Pour la deuxième fois depuis 2018, les gouverneurs des huit zones du lac Tchad les plus touchées par l’insurrection de Boko Haram se réunissent lors d’un forum de 48 heures à Niamey, au Niger. De l’avis de nombreux participants, l’ampleur de la crise de Boko Haram est phénoménale et ses causes complexes.

 

 

Il existe d’abord un déficit structurel en matière de développement, une rupture de contrat social avec une insurrection violente perpétrée par les extrémistes, et enfin, une catastrophe environnementale annoncée irréversible.
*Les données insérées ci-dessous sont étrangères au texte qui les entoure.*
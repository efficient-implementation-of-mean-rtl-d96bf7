// End-to-end testbench of mean_var_skew at its default parameters
// (8-bit pixels, 8x8 images, 16-bit variance and skewness outputs).
//
// It streams images back to back, one pixel per clock, and after the last
// pixel of each image compares meanout, varians and skweness with
// floor(S1/64), floor(S2/64) - mean^2 and
// floor(S3/64) - 3*mean*floor(S2/64) + 2*mean^3 (low 16 bits), which the
// testbench forms itself from the pixels in 64-bit integers. The first image
// is the 8x8 reference image whose integer results are known to be 14, 250
// and 6526; it is also checked against those constants.
//
// Also checked: the results appear 64 clocks after an image's first pixel;
// they are held unchanged while the next image streams in; frame_done pulses
// once per image; result_valid stays low until the first result; a reset in
// the middle of an image discards it. Mechanisms counted (each must occur):
// back-to-back images, held results, mid-image reset, negative skewness,
// skewness outside the 16-bit range.
module tb_mean_var_skew;
  localparam int unsigned NPIX = 64;

  logic clock = 1'b0;
  logic reset;
  logic [7:0] datain;
  logic [7:0] meanout;
  logic [15:0] varians;
  logic signed [15:0] skweness;
  logic result_valid, frame_done;

  int checks = 0, failures = 0;
  int n_back_to_back = 0, n_held = 0, n_mid_reset = 0, n_neg_skew = 0, n_wide_skew = 0;

  // The 8x8 reference image, raster order.
  byte unsigned ref_img[NPIX] = '{
    6, 6,  6,  6, 10, 10,  8,  8,
    6, 6, 48, 48, 10, 10,  8,  8,
    6, 6, 48, 48, 10, 10,  8,  8,
    6, 6, 48, 48, 13, 13, 10, 10,
    6, 6,  6, 52, 13, 13, 10, 10,
    5, 5,  5, 52, 13, 13, 10, 10,
    5, 5,  5, 52,  4,  4, 12, 12,
    5, 5,  5, 52,  4,  4, 12, 12
  };

  byte unsigned img[NPIX];
  longint exp_mean, exp_var, exp_skew;

  mean_var_skew dut (
    .clock, .reset, .datain, .meanout, .varians, .skweness, .result_valid, .frame_done
  );

  always #50 clock = ~clock;   // 100 ns clock period

  task automatic check(input bit ok, input string what);
    checks++;
    if (!ok) begin
      failures++;
      $display("FAIL: %s (mean=%0d var=%0d skew=%0d)", what, meanout, varians, skweness);
    end
  endtask

  function automatic void model();
    longint s1 = 0, s2 = 0, s3 = 0, p;
    for (int k = 0; k < NPIX; k++) begin
      p = longint'(img[k]);
      s1 += p; s2 += p * p; s3 += p * p * p;
    end
    exp_mean = s1 / NPIX;
    exp_var  = s2 / NPIX - exp_mean * exp_mean;
    exp_skew = s3 / NPIX - 3 * exp_mean * (s2 / NPIX) + 2 * exp_mean * exp_mean * exp_mean;
  endfunction

  // Streams img[] starting one delta after a rising edge; returns one delta
  // after the edge that sampled the last pixel. While the image streams, the
  // previous results must stay on the outputs.
  task automatic stream_image(input bit have_prev);
    logic [7:0] pm; logic [15:0] pv; logic signed [15:0] ps;
    int t_first, t_done;
    pm = meanout; pv = varians; ps = skweness;
    t_first = cycle;
    for (int k = 0; k < NPIX; k++) begin
      datain = img[k];
      if (k > 0) begin
        check(frame_done == 1'b0, "frame_done only after the last pixel");
        if (have_prev)
          check(meanout == pm && varians == pv && skweness == ps, "results held during next image");
      end
      @(posedge clock); #1;
    end
    t_done = cycle;
    if (have_prev) n_held++;
    check(t_done - t_first == NPIX, "latency of 64 clocks");
    check(frame_done == 1'b1 && result_valid == 1'b1, "frame_done / result_valid after last pixel");
    model();
    check(longint'(meanout) == exp_mean, "mean");
    check(longint'(varians) == exp_var, "variance");
    check(skweness == 16'(exp_skew), "skewness");
    if (exp_skew < 0) n_neg_skew++;
    if (exp_skew > 32767 || exp_skew < -32768) n_wide_skew++;
  endtask

  int cycle = 0;
  always @(posedge clock) cycle++;

  initial begin
    repeat (20000) @(posedge clock);
    failures++;
    $display("watchdog expired");
    $display("TB_RESULT checks=%0d failures=%0d", checks, failures);
    $finish;
  end

  initial begin
    reset = 1'b1; datain = '0;
    repeat (3) @(posedge clock);
    #1;
    check(result_valid == 1'b0 && meanout == 0 && varians == 0 && skweness == 0,
          "outputs cleared by reset");
    reset = 1'b0;

    // Reference image.
    img = ref_img;
    stream_image(1'b0);
    check(meanout == 8'd14 && varians == 16'd250 && skweness == 16'sd6526,
          "reference image gives 14 / 250 / 6526");

    // Random and shaped images, back to back.
    for (int f = 0; f < 40; f++) begin
      int base;
      base = int'($urandom % 256);
      for (int k = 0; k < NPIX; k++) begin
        case (f % 4)
          0: img[k] = 8'($urandom);
          1: img[k] = (k < 8) ? 8'(255 - $urandom % 64) : 8'($urandom % 64);  // skewed right
          2: img[k] = (k < 8) ? 8'($urandom % 64) : 8'(255 - $urandom % 64);  // skewed left
          default: img[k] = (k < 60) ? 8'(base) : 8'($urandom);              // one mode
        endcase
      end
      stream_image(1'b1);
      n_back_to_back++;
    end

    // A reset in the middle of an image throws the partial image away.
    for (int k = 0; k < 20; k++) begin
      datain = 8'd255;
      @(posedge clock); #1;
    end
    reset = 1'b1;
    @(posedge clock); #1;
    reset = 1'b0;
    check(result_valid == 1'b0 && meanout == 0, "reset clears results");
    n_mid_reset++;
    img = ref_img;
    stream_image(1'b0);
    check(meanout == 8'd14 && varians == 16'd250 && skweness == 16'sd6526,
          "reference image after mid-image reset");

    check(n_back_to_back > 0, "back-to-back images occurred");
    check(n_held > 0, "held results occurred");
    check(n_mid_reset > 0, "mid-image reset occurred");
    check(n_neg_skew > 0, "negative skewness occurred");
    check(n_wide_skew > 0, "skewness beyond 16 bits occurred");
    $display("mechanisms: back_to_back=%0d held=%0d mid_reset=%0d neg_skew=%0d wide_skew=%0d",
             n_back_to_back, n_held, n_mid_reset, n_neg_skew, n_wide_skew);
    $display("TB_RESULT checks=%0d failures=%0d", checks, failures);
    $finish;
  end
endmodule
Boko Haram échappe au contrôle des frontières de quatre pays, ce qui nécessite, dit-on, une réponse régionale et appropriée.

 

 

2,5 millions de déplacés

 

Pour le représentant régional des Nations unies en Afrique de l’Ouest et au Sahel, Mohamed Ibn Chambas, le forum de Niamey offre une feuille de route pour sortir de la crise. Les populations du bassin du lac Tchad demandent des actions concrètes et Boko Haram doit être vaincu, a-t-il ajouté. Mais la solution militaire ne suffit pas pour un responsable de l’État de l’Adamawa au Nigeria. Selon lui, il faut intégrer les repentis de Boko Haram, impliquer les communautés locales et passer de l’urgence au développement.